== Segment start ==
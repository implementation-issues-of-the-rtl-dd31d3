// tb_ucnt: random count enables against a reference model of sixteen
// counters with per-counter prescale sub-counters, for several prescale
// factors and masks, reading every counter through the select port; also
// checks the clear input.
module tb_ucnt;
  localparam int N = 16;
  logic clk = 0, rst = 1, clr = 0;
  logic [N-1:0] ce = '0, ps_mask;
  logic [10:0] ps_factor;
  logic [3:0] sel = '0;
  logic [31:0] rdata;
  longint unsigned mcnt[N], msub[N];
  int checks = 0, failures = 0;

  ucnt #(.N(N), .CW(32), .PS_W(10)) dut (.*);
  always #5 clk = ~clk;

  initial begin
    #5000000;
    failures++;
    $display("TB_RESULT checks=%0d failures=%0d", checks, failures);
    $finish;
  end

  task automatic compare(input string what);
    for (int i = 0; i < N; i++) begin
      sel = 4'(i); #1;
      checks++;
      if (rdata !== 32'(mcnt[i])) begin
        failures++; $display("FAIL %s counter %0d = %0d exp %0d", what, i, rdata, mcnt[i]);
      end
    end
  endtask

  task automatic run(input int factor, input logic [N-1:0] mask, input int cycles);
    ps_factor = 11'(factor); ps_mask = mask;
    for (int t = 0; t < cycles; t++) begin
      @(negedge clk);
      ce = N'($urandom);
      @(posedge clk);
      for (int i = 0; i < N; i++) if (ce[i]) begin
        if (!mask[i] || factor <= 1) mcnt[i]++;
        else if (msub[i] + 1 >= factor) begin msub[i] = 0; mcnt[i]++; end
        else msub[i]++;
      end
    end
    @(negedge clk); ce = '0;
    compare($sformatf("factor %0d", factor));
  endtask

  initial begin
    for (int i = 0; i < N; i++) begin mcnt[i] = 0; msub[i] = 0; end
    ps_factor = 11'd4; ps_mask = '0;
    repeat (2) @(posedge clk); rst = 0;
    run(1, 16'hFFFF, 300);
    run(4, 16'h6198, 3000);       // counters 3,4,7,8,13,14 prescaled
    run(1024, 16'h0001, 5000);
    // clear
    @(negedge clk); clr = 1; @(negedge clk); clr = 0;
    for (int i = 0; i < N; i++) begin mcnt[i] = 0; msub[i] = 0; end
    compare("after clear");
    run(4, 16'hFFFF, 2000);
    $display("TB_RESULT checks=%0d failures=%0d", checks, failures);
    $finish;
  end
endmodule
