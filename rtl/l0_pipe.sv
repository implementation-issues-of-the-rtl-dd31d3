// l0_pipe: L0 external trigger phasing and pipelining.
//
// The L0 trigger word arrives with a strobe every bunch crossing. A
// trig_phaser moves it onto the bunch clock; a BX without the strobe raises
// missing (one cycle, aligned with the depth-0 tap) and the sticky
// missing_seen. The phased word and its valid bit then pass a pipeline of
// STAGES registers; depth (0..STAGES-1) picks the tap, so the total latency
// from the phaser output is depth+1 clock cycles. The 16-stage programmable
// pipeline and strobe check follow the original design; the tap numbering is
// this design's choice.
module l0_pipe #(
  parameter int unsigned W      = 16,
  parameter int unsigned STAGES = 16
) (
  input  logic                      clk,
  input  logic                      rst,
  input  logic                      strobe,
  input  logic [W-1:0]              data,
  input  logic                      tested_strobe,
  input  logic                      phase_neg,
  input  logic [$clog2(STAGES)-1:0] depth,
  output logic [W-1:0]              q,
  output logic                      q_valid,
  output logic                      missing,
  output logic                      missing_seen
);

  logic [W-1:0] ph_q;
  logic         ph_valid;

  trig_phaser #(.W(W)) u_phaser (
    .clk, .rst, .strobe, .data, .tested_strobe, .phase_neg,
    .q(ph_q), .valid(ph_valid)
  );

  logic [W:0] stage [STAGES];  // {valid, data}

  always_ff @(posedge clk) begin
    if (rst) begin
      for (int i = 0; i < STAGES; i++) stage[i] <= '0;
      missing_seen <= 1'b0;
      missing      <= 1'b0;
    end else begin
      stage[0] <= {ph_valid, ph_q};
      for (int i = 1; i < STAGES; i++) stage[i] <= stage[i-1];
      missing <= !ph_valid;
      if (!ph_valid) missing_seen <= 1'b1;
    end
  end

  assign {q_valid, q} = stage[depth];

endmodule
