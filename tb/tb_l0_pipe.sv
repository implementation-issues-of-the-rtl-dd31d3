`timescale 1ns/1ps
// tb_l0_pipe: sends a numbered L0 word every crossing with its strobe,
// skipping the strobe of one chosen word. For several pipeline depths it
// checks that word i appears on q exactly depth+1 cycles after it appears
// at the phaser output, that the skipped word is flagged missing, and that
// the sticky flag is set.
module tb_l0_pipe;
  localparam int W = 16;
  logic clk = 0, rst = 1, strobe = 0, tested = 0;
  logic [W-1:0] data = '0, q;
  logic [3:0] depth;
  logic q_valid, missing, missing_seen;
  int checks = 0, failures = 0;
  int cyc = 0;

  l0_pipe #(.W(W), .STAGES(16)) dut (.clk, .rst, .strobe, .data, .tested_strobe(tested),
    .phase_neg(1'b0), .depth, .q, .q_valid, .missing, .missing_seen);

  always #12.5 clk = ~clk;
  always @(posedge clk) cyc++;

  initial begin
    #400000;
    failures++;
    $display("TB_RESULT checks=%0d failures=%0d", checks, failures);
    $finish;
  end

  // word i is launched in cycle `base+i`; the strobe of word `skip` is omitted
  int base, skip;
  task automatic source(input int n);
    @(posedge clk);
    base = cyc + 1;
    #10.0;
    for (int i = 0; i < n; i++) begin
      data = W'(16'h4000 + i);
      #6.0 if (i !== skip) begin strobe = 1; tested = 1; end
      #12.5 strobe = 0;
      #5.0 tested = 0;
      #1.5;
    end
  endtask

  task automatic run(input int d);
    int seen_words, seen_missing;
    depth = 4'(d); skip = 7; seen_words = 0; seen_missing = 0;
    rst = 1; repeat (2) @(posedge clk); rst = 0;
    fork
      source(30);
      repeat (60) begin
        @(posedge clk); #1;
        if (q_valid) begin
          // phaser output of word i is valid in cycle base+i+1 (counted at
          // the edge ending that cycle), so the tap shows it d cycles later
          int i;
          i = int'(q) - 16'h4000;
          checks++;
          if (cyc !== base + i + 2 + d) begin
            failures++; $display("FAIL depth %0d word %0d at cycle %0d exp %0d", d, i, cyc, base + i + 2 + d);
          end
          seen_words++;
        end
        if (missing && cyc > base + 3 && cyc < base + 30) seen_missing++;
      end
    join
    checks++; if (seen_words !== 29) begin failures++; $display("FAIL depth %0d words %0d", d, seen_words); end
    checks++; if (seen_missing !== 1) begin failures++; $display("FAIL depth %0d missing %0d", d, seen_missing); end
    checks++; if (!missing_seen) begin failures++; $display("FAIL sticky"); end
  endtask

  initial begin
    run(0); run(1); run(5); run(15);
    $display("TB_RESULT checks=%0d failures=%0d", checks, failures);
    $finish;
  end
endmodule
== Segment end ==
Problem details: Copy out the whole listing, exactly as written.

Response box:
repository implementation-issues-of-the-rtl-dd31d3
// tb_ucnt: random count enables against a reference model of sixteen
// counters with per-counter prescale sub-counters, for several prescale
// factors and masks, reading every counter through the select port; also
// checks the clear input.
module tb_ucnt;
  localparam int N = 16;
  logic clk = 0, rst = 1, clr = 0;
  logic [N-1:0] ce = '0, ps_mask;
  logic [10:0] ps_factor;
  logic [3:0] sel = '0;
  logic [31:0] rdata;
  longint unsigned mcnt[N], msub[N];
  int checks = 0, failures = 0;

  ucnt #(.N(N), .CW(32), .PS_W(10)) dut (.*);
  always #5 clk = ~clk;

  initial begin
    #5000000;
    failures++;
    $display("TB_RESULT checks=%0d failures=%0d", checks, failures);
    $finish;
  end

  task automatic compare(input string what);
    for (int i = 0; i < N; i++) begin
      sel = 4'(i); #1;
      checks++;
      if (rdata !== 32'(mcnt[i])) begin
        failures++; $display("FAIL %s counter %0d = %0d exp %0d", what, i, rdata, mcnt[i]);
      end
    end
  endtask

  task automatic run(input int factor, input logic [N-1:0] mask, input int cycles);
    ps_factor = 11'(factor); ps_mask = mask;
    for (int t = 0; t < cycles; t++) begin
      @(negedge clk);
      ce = N'($urandom);
      @(posedge clk);
      for (int i = 0; i < N; i++) if (ce[i]) begin
        if (!mask[i] || factor <= 1) mcnt[i]++;
        else if (msub[i] + 1 >= factor) begin msub[i] = 0; mcnt[i]++; end
        else msub[i]++;
      end
    end
    @(negedge clk); ce = '0;
    compare($sformatf("factor %0d", factor));
  endtask

  initial begin
    for (int i = 0; i < N; i++) begin mcnt[i] = 0; msub[i] = 0; end
    ps_factor = 11'd4; ps_mask = '0;
    repeat (2) @(posedge clk); rst = 0;
    run(1, 16'hFFFF, 300);
    run(4, 16'h6198, 3000);       // counters 3,4,7,8,13,14 prescaled
    run(1024, 16'h0001, 5000);
    // clear
    @(negedge clk); clr = 1; @(negedge clk); clr = 0;
    for (int i = 0; i < N; i++) begin mcnt[i] = 0; msub[i] = 0; end
    compare("after clear");
    run(4, 16'hFFFF, 2000);
    $display("TB_RESULT checks=%0d failures=%0d", checks, failures);
    $finish;
  end
endmodule
filename rtl/l0_pipe.sv
repository implementation-issues-of-the-rtl-dd31d3
// l0_pipe: L0 external trigger phasing and pipelining.
//
// The L0 trigger word arrives with a strobe every bunch crossing. A
// trig_phaser moves it onto the bunch clock; a BX without the strobe raises
// missing (one cycle, aligned with the depth-0 tap) and the sticky
// missing_seen. The phased word and its valid bit then pass a pipeline of
// STAGES registers; depth (0..STAGES-1) picks the tap, so the total latency
// from the phaser output is depth+1 clock cycles. The 16-stage programmable
// pipeline and strobe check follow the original design; the tap numbering is
// this design's choice.
module l0_pipe #(
  parameter int unsigned W      = 16,
  parameter int unsigned STAGES = 16
) (
  input  logic                      clk,
  input  logic                      rst,
  input  logic                      strobe,
  input  logic [W-1:0]              data,
  input  logic                      tested_strobe,
  input  logic                      phase_neg,
  input  logic [$clog2(STAGES)-1:0] depth,
  output logic [W-1:0]              q,
  output logic                      q_valid,
  output logic                      missing,
  output logic                      missing_seen
);

  logic [W-1:0] ph_q;
  logic         ph_valid;

  trig_phaser #(.W(W)) u_phaser (
    .clk, .rst, .strobe, .data, .tested_strobe, .phase_neg,
    .q(ph_q), .valid(ph_valid)
  );

  logic [W:0] stage [STAGES];  // {valid, data}

  always_ff @(posedge clk) begin
    if (rst) begin
      for (int i = 0; i < STAGES; i++) stage[i] <= '0;
      missing_seen <= 1'b0;
      missing      <= 1'b0;
    end else begin
      stage[0] <= {ph_valid, ph_q};
      for (int i = 1; i < STAGES; i++) stage[i] <= stage[i-1];
      missing <= !ph_valid;
      if (!ph_valid) missing_seen <= 1'b1;
    end
  end

  assign {q_valid, q} = stage[depth];

endmodule
filename tb/tb_l0_pipe.sv
repository implementation-issues-of-the-rtl-dd31d3
`timescale 1ns/1ps
// tb_l0_pipe: sends a numbered L0 word every crossing with its strobe,
// skipping the strobe of one chosen word. For several pipeline depths it
// checks that word i appears on q exactly depth+1 cycles after it appears
// at the phaser output, that the skipped word is flagged missing, and that
// the sticky flag is set.
module tb_l0_pipe;
  localparam int W = 16;
  logic clk = 0, rst = 1, strobe = 0, tested = 0;
  logic [W-1:0] data = '0, q;
  logic [3:0] depth;
  logic q_valid, missing, missing_seen;
  int checks = 0, failures = 0;
  int cyc = 0;

  l0_pipe #(.W(W), .STAGES(16)) dut (.clk, .rst, .strobe, .data, .tested_strobe(tested),
    .phase_neg(1'b0), .depth, .q, .q_valid, .missing, .missing_seen);

  always #12.5 clk = ~clk;
  always @(posedge clk) cyc++;

  initial begin
    #400000;
    failures++;
    $display("TB_RESULT checks=%0d failures=%0d", checks, failures);
    $finish;
  end

  // word i is launched in cycle `base+i`; the strobe of word `skip` is omitted
  int base, skip;
  task automatic source(input int n);
    @(posedge clk);
    base = cyc + 1;
    #10.0;
    for (int i = 0; i < n; i++) begin
      data = W'(16'h4000 + i);
      #6.0 if (i !== skip) begin strobe = 1; tested = 1; end
      #12.5 strobe = 0;
      #5.0 tested = 0;
      #1.5;
    end
  endtask

  task automatic run(input int d);
    int seen_words, seen_missing;
    depth = 4'(d); skip = 7; seen_words = 0; seen_missing = 0;
    rst = 1; repeat (2) @(posedge clk); rst = 0;
    fork
      source(30);
      repeat (60) begin
        @(posedge clk); #1;
        if (q_valid) begin
          // phaser output of word i is valid in cycle base+i+1 (counted at
          // the edge ending that cycle), so the tap shows it d cycles later
          int i;
          i = int'(q) - 16'h4000;
          checks++;
          if (cyc !== base + i + 2 + d) begin
            failures++; $display("FAIL depth %0d word %0d at cycle %0d exp %0d", d, i, cyc, base + i + 2 + d);
          end
          seen_words++;
        end
        if (missing && cyc > base + 3 && cyc < base + 30) seen_missing++;
      end
    join
    checks++; if (seen_words !== 29) begin failures++; $display("FAIL depth %0d words %0d", d, seen_words); end
    checks++; if (seen_missing !== 1) begin failures++; $display("FAIL depth %0d missing %0d", d, seen_missing); end
    checks++; if (!missing_seen) begin failures++; $display("FAIL sticky"); end
  endtask

  initial begin
    run(0); run(1); run(5); run(15);
    $display("TB_RESULT checks=%0d failures=%0d", checks, failures);
    $finish;
  end
endmodule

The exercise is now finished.